You can get a copy of GHC by downloading and installing the latest Haskell-platform.
For CentOS users, there is no binary distribution of Haskell platform available. Please follow these steps to install GHC and cabal:
-
Download GHC binary distribution.
-
Extract files:
tar xf ghc-7.8.4-x86_64-unknown-linux-centos65.tar.bz2. -
Read "INSTALL" file and follow the instruction to install GHC.
-
Download cabal-install-1.20.
-
tar zxf cabal-install-1.20.0.6.tar.gz && cd cabal-install-1.20.0.6 && ./bootstrap.sh. -
add
$HOME/.cabal/binto your system searching path.
Open a terminal, type cabal update && cabal install alex && cabal install BCMtools.

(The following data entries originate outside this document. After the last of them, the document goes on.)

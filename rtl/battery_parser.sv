// battery_parser: schema-specific parser for the simple use-case, documents of
// the form { "voltage": [1337, 1024, 768, 384, 42] } (one member, a
// variable-length array of integers), one document per line of the input buffer.
//
// Chain: object parser -> key filter "voltage" -> array parser -> integer parser.
// The integer stream's last bits are [end of list, end of record, end of buffer];
// they are renamed onto the uniform field stream (json_pkg::fld_t) that the Arrow
// column adapter takes. Only one member is expected, so no stream synchroniser is
// needed between the object parser and the key filter.
//
// Interface: raw JSON bytes in (json_pkg::beat_t, EPC bytes per transfer, strb per
// lane, last[0] on the last byte of the input buffer); one field stream out.
// Timing: up to EPC input bytes per cycle, at most one integer out per cycle;
// latency of four register stages.
// The composition follows the reference design; stream formats are this
// design's own.
module battery_parser
  import json_pkg::*;
(
  input  logic  clk,
  input  logic  rst_n,
  input  logic  in_valid,
  output logic  in_ready,
  input  beat_t in_data,
  output logic  out_valid,
  input  logic  out_ready,
  output fld_t  out_data
);

  localparam int                KLEN = 9;
  localparam logic [8*KLEN-1:0] KEY  = "\"voltage\"";

  logic  obj_v, obj_r, kf_v, kf_r, arr_v, arr_r;
  beat_t obj_d, kf_d, arr_d;
  int_t  int_d;

  json_object_parser u_obj (
    .clk, .rst_n,
    .in_valid (in_valid), .in_ready (in_ready), .in_data (in_data),
    .out_valid(obj_v),    .out_ready(obj_r),    .out_data(obj_d)
  );

  json_key_filter #(.KEY_LEN(KLEN), .KEY(KEY)) u_kf (
    .clk, .rst_n,
    .in_valid (obj_v), .in_ready (obj_r), .in_data (obj_d),
    .out_valid(kf_v),  .out_ready(kf_r),  .out_data(kf_d)
  );

  json_array_parser u_arr (
    .clk, .rst_n,
    .in_valid (kf_v),  .in_ready (kf_r),  .in_data (kf_d),
    .out_valid(arr_v), .out_ready(arr_r), .out_data(arr_d)
  );

  json_int_parser u_int (
    .clk, .rst_n,
    .in_valid (arr_v),     .in_ready (arr_r),     .in_data (arr_d),
    .out_valid(out_valid), .out_ready(out_ready), .out_data(int_d)
  );

  assign out_data = int_to_fld(int_d, 1'b1, 0, 1, 2);

endmodule
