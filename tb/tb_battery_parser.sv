// tb_battery_parser: self-checking test of battery_parser, the simple-schema
// parser for documents {"voltage": [..integers..]}.
//
// Part 1: a buffer of 80 random documents, arrays of 1..16 non-negative integers
// below 2^31, random white space around every token, cut into random transfers
// with idle cycles while the output is back-pressured at random. The field stream
// must list every value in order, the list end and record end after each document
// and the buffer end at the close.
// Part 2 (rate): 40 documents whose values are all nine digits long, packed into
// full 8-byte transfers, output always ready. Only a transfer holding both a
// document's last value end and its record end carries two ends, so the parser
// must take the 370 transfers in at most 370 + 40 cycles: close to 8 bytes per
// cycle, the peak input rate of one parser.
module tb_battery_parser;
  import json_pkg::*;
  import tb_json_pkg::*;

  logic  clk = 1'b0, rst_n = 1'b0;
  logic  in_valid, in_ready, out_valid, out_ready;
  beat_t in_data;
  fld_t  out_data;
  int    checks = 0, failures = 0;
  bit    rand_ready = 1'b1;
  string got = "";

  battery_parser dut (.*);

  always #5 clk = ~clk;

  int n_in = 0, cyc = 0;
  always_ff @(posedge clk) begin
    cyc <= cyc + 1;
    if (in_valid && in_ready) n_in <= n_in + 1;
    if (rst_n && out_valid && out_ready) got <= {got, render_fld_int(out_data)};
    out_ready <= rand_ready ? ($urandom % 3 != 0) : 1'b1;
  end

  task automatic send(ref beat_t q[$], input bit gaps);
    int n0;
    @(negedge clk);
    foreach (q[i]) begin
      if (gaps) repeat ($urandom % 2) begin
        in_valid = 1'b0;
        @(negedge clk);
      end
      in_valid = 1'b1;
      in_data  = q[i];
      n0 = n_in;
      do @(negedge clk); while (n_in == n0);
    end
    in_valid = 1'b0;
  endtask

  function automatic string ws();
    case ($urandom % 4)
      0: return "";
      1: return " ";
      2: return "  ";
      default: return "\t";
    endcase
  endfunction

  initial begin
    beat_t q[$];
    string text = "", exp = "";
    int    n, v, t0, t1, nb;
    in_valid = 1'b0;
    in_data  = '0;
    repeat (3) @(posedge clk);
    rst_n <= 1'b1;

    // part 1
    for (int r = 0; r < 80; r++) begin
      n = 1 + $urandom % 16;
      text = {text, ws(), "{", ws(), "\"voltage\"", ws(), ":", ws(), "["};
      for (int e = 0; e < n; e++) begin
        v = int'($urandom >> ($urandom % 32)) & 32'h7fff_ffff;
        text = {text, (e > 0) ? "," : "", ws(), $sformatf("%0d", v), ws()};
        exp  = {exp, $sformatf("%0d ", v)};
      end
      text = {text, "]", ws(), "}\n"};
      exp  = {exp, "<1><2> "};
    end
    exp = {exp, "<4> "};
    beats_from_text(text, EPC, q);
    send(q, 1'b1);
    repeat (40) @(posedge clk);
    checks++;
    if (got != exp) begin
      failures++;
      $display("FAIL values");
      $display("got: %s", got);
      $display("exp: %s", exp);
    end

    // part 2: input rate with one value end per transfer at most
    rand_ready = 1'b0;
    text = "";
    for (int r = 0; r < 40; r++) begin
      text = {text, "{\"voltage\":["};
      for (int e = 0; e < 6; e++)
        text = {text, (e > 0) ? "," : "", $sformatf("%0d", 100000000 + $urandom % 800000000)};
      text = {text, "]}\n"};
    end
    q.delete();
    for (int i = 0; i < text.len(); i += EPC) begin
      beat_t b;
      b = '0;
      for (int k = 0; k < EPC; k++)
        if (i + k < text.len()) begin
          b[k].strb = 1'b1;
          b[k].data = text[i+k];
          if (i + k == text.len() - 1) b[k].last[0] = 1'b1;
        end
      q.push_back(b);
    end
    nb = q.size();
    repeat (3) @(posedge clk);
    t0 = cyc;
    send(q, 1'b0);
    t1 = cyc;
    checks++;
    if (t1 - t0 > nb + 40 + 2) begin
      failures++;
      $display("FAIL rate: %0d transfers (%0d bytes) took %0d cycles", nb, text.len(), t1 - t0);
    end
    $display("TB_RESULT checks=%0d failures=%0d", checks, failures);
    $finish;
  end

  initial begin
    repeat (100000) @(posedge clk);
    failures++;
    $display("FAIL watchdog");
    $display("TB_RESULT checks=%0d failures=%0d", checks, failures);
    $finish;
  end

endmodule
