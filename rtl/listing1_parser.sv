// listing1_parser: the example parser composition for documents such as
//   { "id": 11, "message": "Hi FPT!", "read": false,
//     "meta": { "refs": [42, 1337], "tag": null } }
// i.e. a record with an integer, a string, a boolean and a nested object that
// holds an integer array and a string.
//
// Structure: object parser -> synchroniser (4 outputs) -> key filters "id",
// "message", "read", "meta". "id" feeds an integer parser, "message" a string
// parser, "read" a bool parser. "meta" feeds a second (nested) object parser ->
// synchroniser (2 outputs) -> key filters "refs" (array parser -> integer parser)
// and "tag" (string parser). Each object parser adds two last levels, each array
// parser one, and each value parser consumes one, so the five outputs carry their
// record and buffer ends at different last positions; they are renamed onto the
// uniform field stream json_pkg::fld_t.
//
// Outputs (index): 0 id (integer), 1 message (string), 2 read (boolean),
// 3 meta.refs (integer list), 4 meta.tag (string; null gives an empty string).
// Interface: raw JSON bytes in (json_pkg::beat_t, last[0] on the last byte of the
// buffer); five field streams out.
// The block structure is the reference design's example parser; stream formats
// and the handling of null are this design's choices.
module listing1_parser
  import json_pkg::*;
(
  input  logic       clk,
  input  logic       rst_n,
  input  logic       in_valid,
  output logic       in_ready,
  input  beat_t      in_data,
  output logic [4:0] out_valid,
  input  logic [4:0] out_ready,
  output fld_t [4:0] out_data
);

  localparam int BW = $bits(beat_t);

  // top-level object
  logic          obj_v, obj_r;
  beat_t         obj_d;
  logic [3:0]    sy_v, sy_r;
  logic [BW-1:0] sy_d;

  json_object_parser u_obj (
    .clk, .rst_n,
    .in_valid (in_valid), .in_ready (in_ready), .in_data (in_data),
    .out_valid(obj_v),    .out_ready(obj_r),    .out_data(obj_d)
  );

  stream_sync #(.N(4), .W(BW)) u_sync (
    .clk, .rst_n,
    .in_valid (obj_v), .in_ready (obj_r), .in_data (obj_d),
    .out_valid(sy_v),  .out_ready(sy_r),  .out_data(sy_d)
  );

  // "id": integer
  logic  id_v, id_r;
  beat_t id_d;
  int_t  id_i;
  json_key_filter #(.KEY_LEN(4), .KEY("\"id\"")) u_kf_id (
    .clk, .rst_n,
    .in_valid (sy_v[0]), .in_ready (sy_r[0]), .in_data (beat_t'(sy_d)),
    .out_valid(id_v),    .out_ready(id_r),    .out_data(id_d)
  );
  json_int_parser u_int_id (
    .clk, .rst_n,
    .in_valid (id_v),         .in_ready (id_r),         .in_data (id_d),
    .out_valid(out_valid[0]), .out_ready(out_ready[0]), .out_data(id_i)
  );
  // levels after the integer parser: [record, buffer]
  assign out_data[0] = int_to_fld(id_i, 1'b0, 0, 0, 1);

  // "message": string
  logic  ms_v, ms_r;
  beat_t ms_d, ms_s;
  json_key_filter #(.KEY_LEN(9), .KEY("\"message\"")) u_kf_msg (
    .clk, .rst_n,
    .in_valid (sy_v[1]), .in_ready (sy_r[1]), .in_data (beat_t'(sy_d)),
    .out_valid(ms_v),    .out_ready(ms_r),    .out_data(ms_d)
  );
  json_string_parser u_str_msg (
    .clk, .rst_n,
    .in_valid (ms_v),         .in_ready (ms_r),         .in_data (ms_d),
    .out_valid(out_valid[1]), .out_ready(out_ready[1]), .out_data(ms_s)
  );
  // levels: [string, record, buffer]
  assign out_data[1] = beat_to_fld(ms_s, 0, 1, 2);

  // "read": boolean
  logic  rd_v, rd_r;
  beat_t rd_d;
  bool_t rd_b;
  json_key_filter #(.KEY_LEN(6), .KEY("\"read\"")) u_kf_read (
    .clk, .rst_n,
    .in_valid (sy_v[2]), .in_ready (sy_r[2]), .in_data (beat_t'(sy_d)),
    .out_valid(rd_v),    .out_ready(rd_r),    .out_data(rd_d)
  );
  json_bool_parser u_bool_read (
    .clk, .rst_n,
    .in_valid (rd_v),         .in_ready (rd_r),         .in_data (rd_d),
    .out_valid(out_valid[2]), .out_ready(out_ready[2]), .out_data(rd_b)
  );
  assign out_data[2] = bool_to_fld(rd_b, 0, 1);

  // "meta": nested object
  logic          mt_v, mt_r, no_v, no_r;
  beat_t         mt_d, no_d;
  logic [1:0]    ns_v, ns_r;
  logic [BW-1:0] ns_d;
  json_key_filter #(.KEY_LEN(6), .KEY("\"meta\"")) u_kf_meta (
    .clk, .rst_n,
    .in_valid (sy_v[3]), .in_ready (sy_r[3]), .in_data (beat_t'(sy_d)),
    .out_valid(mt_v),    .out_ready(mt_r),    .out_data(mt_d)
  );
  json_object_parser u_obj_meta (
    .clk, .rst_n,
    .in_valid (mt_v), .in_ready (mt_r), .in_data (mt_d),
    .out_valid(no_v), .out_ready(no_r), .out_data(no_d)
  );
  stream_sync #(.N(2), .W(BW)) u_sync_meta (
    .clk, .rst_n,
    .in_valid (no_v), .in_ready (no_r), .in_data (no_d),
    .out_valid(ns_v), .out_ready(ns_r), .out_data(ns_d)
  );
  // levels after the nested object parser:
  // [member value, inner object, meta value, record, buffer]

  // "refs": integer array
  logic  rf_v, rf_r, ra_v, ra_r;
  beat_t rf_d, ra_d;
  int_t  rf_i;
  json_key_filter #(.KEY_LEN(6), .KEY("\"refs\"")) u_kf_refs (
    .clk, .rst_n,
    .in_valid (ns_v[0]), .in_ready (ns_r[0]), .in_data (beat_t'(ns_d)),
    .out_valid(rf_v),    .out_ready(rf_r),    .out_data(rf_d)
  );
  json_array_parser u_arr_refs (
    .clk, .rst_n,
    .in_valid (rf_v), .in_ready (rf_r), .in_data (rf_d),
    .out_valid(ra_v), .out_ready(ra_r), .out_data(ra_d)
  );
  json_int_parser u_int_refs (
    .clk, .rst_n,
    .in_valid (ra_v),         .in_ready (ra_r),         .in_data (ra_d),
    .out_valid(out_valid[3]), .out_ready(out_ready[3]), .out_data(rf_i)
  );
  // levels: [list, inner object, meta value, record, buffer]
  assign out_data[3] = int_to_fld(rf_i, 1'b1, 0, 3, 4);

  // "tag": string
  logic  tg_v, tg_r;
  beat_t tg_d, tg_s;
  json_key_filter #(.KEY_LEN(5), .KEY("\"tag\"")) u_kf_tag (
    .clk, .rst_n,
    .in_valid (ns_v[1]), .in_ready (ns_r[1]), .in_data (beat_t'(ns_d)),
    .out_valid(tg_v),    .out_ready(tg_r),    .out_data(tg_d)
  );
  json_string_parser u_str_tag (
    .clk, .rst_n,
    .in_valid (tg_v),         .in_ready (tg_r),         .in_data (tg_d),
    .out_valid(out_valid[4]), .out_ready(out_ready[4]), .out_data(tg_s)
  );
  // levels: [string, inner object, meta value, record, buffer]
  assign out_data[4] = beat_to_fld(tg_s, 0, 3, 4);

endmodule
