// nxt_seq: next-sequence detector for one PE port.
//
// A PE marks each new command by flipping the strobe bit D7 in the same port
// write that carries the opcode and nybble. This block tracks the level of D7
// in two states (s0: D7 low, s1: D7 high); each change of state is a new
// command, and D6..D0 are then registered on x together with a one-clock
// enable pulse. After reset the first value seen only sets the state, so the
// idle level of the port is never taken for a command. The three states and
// the outputs on the s0<->s1 transitions are those of the design's state
// diagram.
//
// Interface: a is the filtered port byte from inp_detect; x and enable are
// registered, enable is high for exactly one clock per strobe flip, one clock
// after the flip appears on a.
module nxt_seq
  import kapers_pkg::*;
(
  input  logic             clk,
  input  logic             rst_n,
  input  logic [7:0]       a,
  output logic [CMD_W-1:0] x,
  output logic             enable
);

  typedef enum logic [1:0] {ST_RESET, ST_S0, ST_S1} state_e;
  state_e state;

  always_ff @(posedge clk) begin
    if (!rst_n) begin
      state  <= ST_RESET;
      x      <= '0;
      enable <= 1'b0;
    end else begin
      enable <= 1'b0;
      unique case (state)
        ST_RESET: state <= a[7] ? ST_S1 : ST_S0;
        ST_S0: if (a[7]) begin
          state  <= ST_S1;
          x      <= a[6:0];
          enable <= 1'b1;
        end
        ST_S1: if (!a[7]) begin
          state  <= ST_S0;
          x      <= a[6:0];
          enable <= 1'b1;
        end
        default: state <= ST_RESET;
      endcase
    end
  end

endmodule
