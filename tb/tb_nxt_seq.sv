// tb_nxt_seq: self-checking test of the strobe-flip command detector.
// Drives a sequence of port bytes, each held several clocks, and checks that
// exactly one enable pulse with x = D6..D0 follows every flip of D7, on the
// first clock edge that samples the flip, and none follows a change of the low bits alone or the
// first value after reset.
module tb_nxt_seq;
  logic clk = 0, rst_n = 0;
  logic [7:0] a = 8'h80;
  logic [6:0] x;
  logic enable;
  int checks = 0, failures = 0;
  int pulses = 0, expected = 0;

  nxt_seq dut (.clk, .rst_n, .a, .x, .enable);
  always #5 clk = ~clk;

  task automatic chk(input bit ok, input string msg);
    checks++;
    if (!ok) begin failures++; $display("FAIL: %s", msg); end
  endtask

  always @(posedge clk) if (rst_n && enable) pulses++;

  initial begin
    repeat (100000) @(posedge clk);
    failures++; $display("FAIL: watchdog");
    $display("TB_RESULT checks=%0d failures=%0d", checks, failures);
    $finish;
  end

  initial begin
    logic [7:0] prev;
    repeat (3) @(posedge clk);
    @(negedge clk) rst_n = 1;       // port idles with D7 = 1 after reset
    repeat (5) @(posedge clk);
    #1 chk(pulses == 0, "no command from the idle level after reset");
    prev = a;
    for (int n = 0; n < 500; n++) begin
      logic [7:0] v;
      bit flip;
      flip = ($urandom_range(0, 3) != 0);
      v = {flip ? ~prev[7] : prev[7], 7'($urandom)};
      @(negedge clk) a = v;
      @(posedge clk); #1;
      if (flip) begin
        expected++;
        chk(enable == 1'b1 && x == v[6:0], $sformatf("flip to %h: enable=%b x=%h", v, enable, x));
      end else begin
        chk(enable == 1'b0, $sformatf("no flip (%h) but enable", v));
      end
      @(posedge clk); #1;
      chk(enable == 1'b0, "enable lasts one clock");
      repeat ($urandom_range(0, 3)) @(posedge clk);
      prev = v;
    end
    chk(pulses == expected, $sformatf("pulse count %0d expected %0d", pulses, expected));
    $display("TB_RESULT checks=%0d failures=%0d", checks, failures);
    $finish;
  end
endmodule
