// pe_output: result port towards one PE.
//
// Each operation that returns a value (BarOr, MemNext, MemLast) produces one
// result nybble. It is driven on O3..O0 at once, and the ready bit O4 is
// toggled READY_DELAY clocks later, so the PE, which polls for a change of
// O4, only samples O3..O0 after they have settled. The document gives about
// 40 ns for that delay, two clocks at its 50 MHz clock. O4 toggles rather than
// pulses, matching the host library's "(ti ^ p_inlast) & ready" test.
//
// Interface: load/din from the processing unit (one clock pulse per result);
// o[3:0] is the registered result, o[4] the ready toggle. If a second result
// arrived before the first was flagged, the delay restarts with the new one;
// the protocol never does this because a PE waits for each reply.
module pe_output #(
  parameter int unsigned READY_DELAY = 2
) (
  input  logic       clk,
  input  logic       rst_n,
  input  logic       load,
  input  logic [3:0] din,
  output logic [4:0] o
);

  localparam int unsigned CW = $clog2(READY_DELAY + 1);

  logic [CW-1:0] cnt;
  logic          pending;

  always_ff @(posedge clk) begin
    if (!rst_n) begin
      o       <= '0;
      cnt     <= '0;
      pending <= 1'b0;
    end else if (load) begin
      o[3:0]  <= din;
      cnt     <= CW'(READY_DELAY);
      pending <= 1'b1;
    end else if (pending) begin
      if (cnt <= CW'(1)) begin
        o[4]    <= ~o[4];
        pending <= 1'b0;
        cnt     <= '0;
      end else begin
        cnt <= cnt - CW'(1);
      end
    end
  end

endmodule
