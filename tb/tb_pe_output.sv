// tb_pe_output: self-checking test of the result port.
// For each loaded result, O3..O0 must show it on the next clock while O4 is
// unchanged, and O4 must toggle exactly READY_DELAY clocks after the data
// (2 clocks = 40 ns at 50 MHz), once per result.
module tb_pe_output;
  localparam int RD = 2;
  logic clk = 0, rst_n = 0;
  logic load = 0;
  logic [3:0] din = '0;
  logic [4:0] o;
  int checks = 0, failures = 0;

  pe_output #(.READY_DELAY(RD)) dut (.clk, .rst_n, .load, .din, .o);
  always #5 clk = ~clk;

  task automatic chk(input bit ok, input string msg);
    checks++;
    if (!ok) begin failures++; $display("FAIL: %s", msg); end
  endtask

  initial begin
    repeat (100000) @(posedge clk);
    failures++; $display("FAIL: watchdog");
    $display("TB_RESULT checks=%0d failures=%0d", checks, failures);
    $finish;
  end

  initial begin
    logic r0;
    repeat (3) @(posedge clk);
    @(negedge clk) rst_n = 1;
    #1 chk(o == 5'b0, "reset value");
    for (int n = 0; n < 200; n++) begin
      logic [3:0] v;
      int lat;
      v  = 4'($urandom);
      r0 = o[4];
      @(negedge clk) begin load = 1; din = v; end
      @(negedge clk) load = 0;
      chk(o[3:0] == v, $sformatf("data %h expected %h", o[3:0], v));
      chk(o[4] == r0, "ready toggled together with the data");
      lat = 0;
      while (o[4] == r0 && lat < 10) begin @(negedge clk); lat++; end
      chk(lat == RD, $sformatf("ready after %0d clocks, expected %0d", lat, RD));
      chk(o[3:0] == v, "data held while ready toggles");
      repeat ($urandom_range(1, 6)) @(negedge clk);
      chk(o[4] == ~r0, "ready toggles only once per result");
    end
    $display("TB_RESULT checks=%0d failures=%0d", checks, failures);
    $finish;
  end
endmodule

After these steps, you will have the bcmtools executable in you cabal library directory. In Linux, this is typically under $HOME/.cabal/bin/. You can type bcmtools --help to get help information, and type bcmtools COMMAND --help to get more specific information.
BCMtools accept two types of input.
- 3-column tsv. Example:
5000 \t 10000 \t 3.0
10000 \t 20000 \t 4.0
. . . . .
. . . . .
. . . . .
This format is convenient for processing intra or inter chromosome contact maps. Every entries in the same column would then belong to the same chromsome.
- 5-column tsv. Example:
chr1 \t 5000 \t chr2 \t 20000 \t 4.0
chr1 \t 5000 \t chr1 \t 30000 \t 2.0
To use BCMtools, we will need to convert text file to bcm files. bcm files are binary files which are designed to store huge matrix. This step will take 3-column/5-column tsv as input. Example:
bcmtools convert -g hg19 -s 100K -r chr1 -c chr1 -i input --symmetric -o 100K.bcm
Options:
--symmetric: this tells BCMtools to store only half of the matrix.--sparse: if this flag is turn on, BCMtools will store the matrix as a Compressed Sparse Row (CSR) matrix. This will save huge amout of space when the matrix is very sparse. (Note: Sparse storage requires sorted input. We don't provide tools for sorting, yet. You can use unix sort to sort the input)
bcmtools view 100K.bcm --range 0-150 -o ouput.png
By default, BCMtools stores whole matrix in memory. If the --disk flag is turned on, BCMtools will perform all computation on disk, and only a tiny amount of data is stored in memory. This could be very useful when the matrix is large and memory is scarce.